The Medieval Review 12.06.14

Livingston, Michael. The Middle English Metrical Paraphrase of the Old Testament. TEAMS Middle English Texts Series. Kalamazoo:Medieval Institute Publications, 2011. Pp. 701. ISBN: 978-1-58044-150-6.

Reviewed by:

Norma J. Engberg

This newest volume in the TEAMS series is a medievalist's delight: 701 pages including Introduction, Text, End Notes, Variant Readings, and Bibliography. The anonymous Middle English (hereafter ME) poem, thus edited by Michael Livingston, is dated to 1380, contemporary with Chaucer and the Wycliffite movement.
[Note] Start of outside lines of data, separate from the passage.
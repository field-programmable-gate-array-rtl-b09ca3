// Digital image synthesizer: a chain of NBINS identical range bin modulators
// that builds a structured false target from an intercepted pulse.
//
// Every bin receives the same 5-bit phase sample in the same clock. Each bin
// rotates it by its own phase, scales it by 2^g and adds it to the partial sum
// from the bin before it; the sum register in each bin delays the partial sum
// by one sample. The output is therefore
//   I(m) = sum_r 2^g(r) * exp(j*(phi(m-r) + phi_inc(r)))
// where range bin r is the bin r places from the end of the chain (chain
// position NBINS-1-r). Per-bin gains and phase steps shape the target's
// extent, amplitude and Doppler.
//
// Interface: cfg_we with cfg_addr (range bin r) and cfg writes one bin's
// coefficients, as the control processor would; pulse_start advances every
// bin's phase and gain registers for the next pulse. phase/in_valid in;
// out_i/out_q out; range bin r's part of a sample leaves 4 + r clocks after
// the sample enters. out_valid is high while any contribution of a valid sample is still
// leaving the chain. NBINS = 512 follows the name of the synthesizer in the
// document; the configuration bus is this design's own choice. Each bin's
// 5-bit expansion fields are kept for future use and are not brought out of
// the array, so lint reports them as unused.
module dis_array
  import radar_pkg::*;
#(
  parameter int unsigned NBINS = 512
) (
  input  logic                     clk,
  input  logic                     rst,
  input  logic                     cfg_we,
  input  logic [$clog2(NBINS)-1:0] cfg_addr,
  input  bin_cfg_t                 cfg,
  input  logic                     pulse_start,
  input  logic                     in_valid,
  input  logic [4:0]               phase,
  output logic                     out_valid,
  output logic signed [15:0]       out_i,
  output logic signed [15:0]       out_q
);
  logic signed [15:0] si [NBINS+1];
  logic signed [15:0] sq [NBINS+1];
  assign si[0] = '0;
  assign sq[0] = '0;

  for (genvar j = 0; j < NBINS; j++) begin : g_bin
    // chain position j holds range bin r = NBINS-1-j
    logic [4:0] ei, eq;
    drfm_range_bin u_bin (
      .clk(clk), .rst(rst),
      .cfg_load(cfg_we && cfg_addr == ($clog2(NBINS))'(NBINS - 1 - j)),
      .cfg(cfg), .pulse_start(pulse_start),
      .in_valid(in_valid), .phase_in(phase),
      .sum_in_i(si[j]), .sum_in_q(sq[j]),
      .sum_out_i(si[j+1]), .sum_out_q(sq[j+1]),
      .exp_i(ei), .exp_q(eq)
    );
  end

  assign out_i = si[NBINS];
  assign out_q = sq[NBINS];

  // Output valid: from 4 clocks after a valid sample until its last
  // contribution (NBINS-1 clocks later) has left the chain. tail is loaded
  // in the same clock edge that makes the first contribution visible.
  logic [2:0]                 vd;
  logic [$clog2(NBINS+1)-1:0] tail;
  always_ff @(posedge clk) begin
    if (rst) begin
      vd   <= '0;
      tail <= '0;
    end else begin
      vd <= {vd[1:0], in_valid};
      if (vd[2])          tail <= ($clog2(NBINS+1))'(NBINS);
      else if (tail != 0) tail <= tail - 1'b1;
    end
  end
  assign out_valid = (tail != 0);
endmodule
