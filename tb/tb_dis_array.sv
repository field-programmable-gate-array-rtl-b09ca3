// Checks the image synthesizer chain with 4 range bins against equation
// I(m) = sum_r 2^g(r) * exp(j*(phi(m-r) + phi_inc(r))) as the hardware
// quantizes it: each bin's part is bits 17..5 of round(127*cos/sin) * 2^g,
// bin r's part delayed by r samples, and the sum 4 clocks after the sample.
// Each bin gets its own coefficients through the configuration bus; several
// pulses advance the phase and gain registers. out_valid must cover exactly
// the clocks that carry a contribution of a valid sample.
`include "tb_common.svh"
module tb_dis_array;
  import radar_pkg::*;
  `TB_COUNTERS
  localparam int NB = 4;
  localparam real PI = 3.14159265358979323846;
  logic clk, rst, cfg_we, pulse_start, in_valid, out_valid;
  logic [$clog2(NB)-1:0] cfg_addr;
  bin_cfg_t cfg;
  logic [4:0] phase;
  logic signed [15:0] out_i, out_q;
  `TB_CLOCK(clk)
  `TB_WATCHDOG(clk, 50000)

  dis_array #(.NBINS(NB)) dut (
    .clk(clk), .rst(rst), .cfg_we(cfg_we), .cfg_addr(cfg_addr), .cfg(cfg),
    .pulse_start(pulse_start), .in_valid(in_valid), .phase(phase),
    .out_valid(out_valid), .out_i(out_i), .out_q(out_q));

  int ph [NB], phinc [NB], g [NB], ginc [NB];
  // per-cycle history of the input, and the per-bin contribution computed
  // with the coefficients in force when the sample entered
  int hv [$], hci [$][NB], hcq [$][NB];

  function automatic int lut(input int p, input bit is_sin);
    real a;
    a = 2.0 * PI * real'(p) / 32.0;
    return int'($floor(127.0 * (is_sin ? $sin(a) : $cos(a)) + 0.5));
  endfunction

  int cyc = 0, nvalid = 0;
  always @(posedge clk) begin
    if (!rst) begin
      int ci [NB], cq [NB];
      for (int r = 0; r < NB; r++) begin
        ci[r] = in_valid ? ((lut((int'(phase) + ph[r]) % 32, 0) * (1 << g[r])) >>> 5) : 0;
        cq[r] = in_valid ? ((lut((int'(phase) + ph[r]) % 32, 1) * (1 << g[r])) >>> 5) : 0;
      end
      hv.push_front(int'(in_valid));
      hci.push_front(ci);
      hcq.push_front(cq);
      cyc++;
    end
  end

  always @(negedge clk) begin
    // output now reflects samples that entered 4 + r clocks ago for bin r
    if (!rst && cyc > NB + 4) begin
      int ei, eq, anyv;
      ei = 0; eq = 0; anyv = 0;
      for (int r = 0; r < NB; r++) begin
        ei += hci[3 + r][r];
        eq += hcq[3 + r][r];
        anyv |= hv[3 + r];
      end
      `CHECK(int'(out_i) == int'(16'(ei)) && int'(out_q) == int'(16'(eq)),
             ("cycle %0d: got (%0d,%0d) expected (%0d,%0d)", cyc, out_i, out_q, 16'(ei), 16'(eq)))
      `CHECK(out_valid == anyv[0], ("cycle %0d: out_valid %0b expected %0b", cyc, out_valid, anyv[0]))
      if (out_valid) nvalid++;
    end
  end

  initial begin
    rst = 1'b1; cfg_we = 1'b0; cfg_addr = '0; cfg = '0; pulse_start = 1'b0; in_valid = 1'b0; phase = '0;
    for (int r = 0; r < NB; r++) begin ph[r] = 0; phinc[r] = 0; g[r] = 0; ginc[r] = 0; end
    repeat (3) @(negedge clk);
    rst = 1'b0;
    for (int r = 0; r < NB; r++) begin
      cfg.phase = 5'($urandom); cfg.phase_inc = 5'($urandom);
      cfg.gain = 4'($urandom_range(0, 8)); cfg.gain_inc = 4'($urandom_range(0, 1));
      cfg_we = 1'b1; cfg_addr = ($clog2(NB))'(r);
      @(negedge clk);
      ph[r] = cfg.phase; phinc[r] = cfg.phase_inc; g[r] = cfg.gain; ginc[r] = cfg.gain_inc;
    end
    cfg_we = 1'b0;
    for (int pulse = 0; pulse < 6; pulse++) begin
      repeat (NB + 6) @(negedge clk);
      if (pulse > 0) begin
        pulse_start = 1'b1;
        @(negedge clk);
        pulse_start = 1'b0;
        for (int r = 0; r < NB; r++) begin
          ph[r] = (ph[r] + phinc[r]) % 32;
          g[r] = (g[r] + ginc[r] > 10) ? 10 : g[r] + ginc[r];
        end
      end
      for (int m = 0; m < 50; m++) begin
        in_valid = 1'($urandom_range(0, 5) != 0);
        phase = 5'($urandom);
        @(negedge clk);
      end
      in_valid = 1'b0;
    end
    repeat (NB + 8) @(negedge clk);
    `CHECK(nvalid > 0, ("out_valid never high"))
    `TB_FINISH
  end
endmodule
A few decades later, the York Plays borrowed phrasing from the Paraphrase, and used the same, rather unusual, stanza pattern. Livingston's ample 43 page introduction surveys possible sources, and recounts the history of the Bible and its early English translations, played out against a background of cultural interchanges. The Paraphrase does not contain the entire Old Testament: it anthologizes materials from the Octateuch (minus Leviticus); the Histories (I and II Samuel; and I and II Kings), and the Hagiographies (Job, Tobias, Esther, Judith, and II Maccabees). Livingston suggests a reason why the poet omitted the sixteen prophetic books, psalms and the five books of wisdom: they did not lend themselves to reconstructive "historical" narrative (609). The poet's targeted audience, identified in the poem's prologue, is "simple" men, in other words, persons not knowing Latin.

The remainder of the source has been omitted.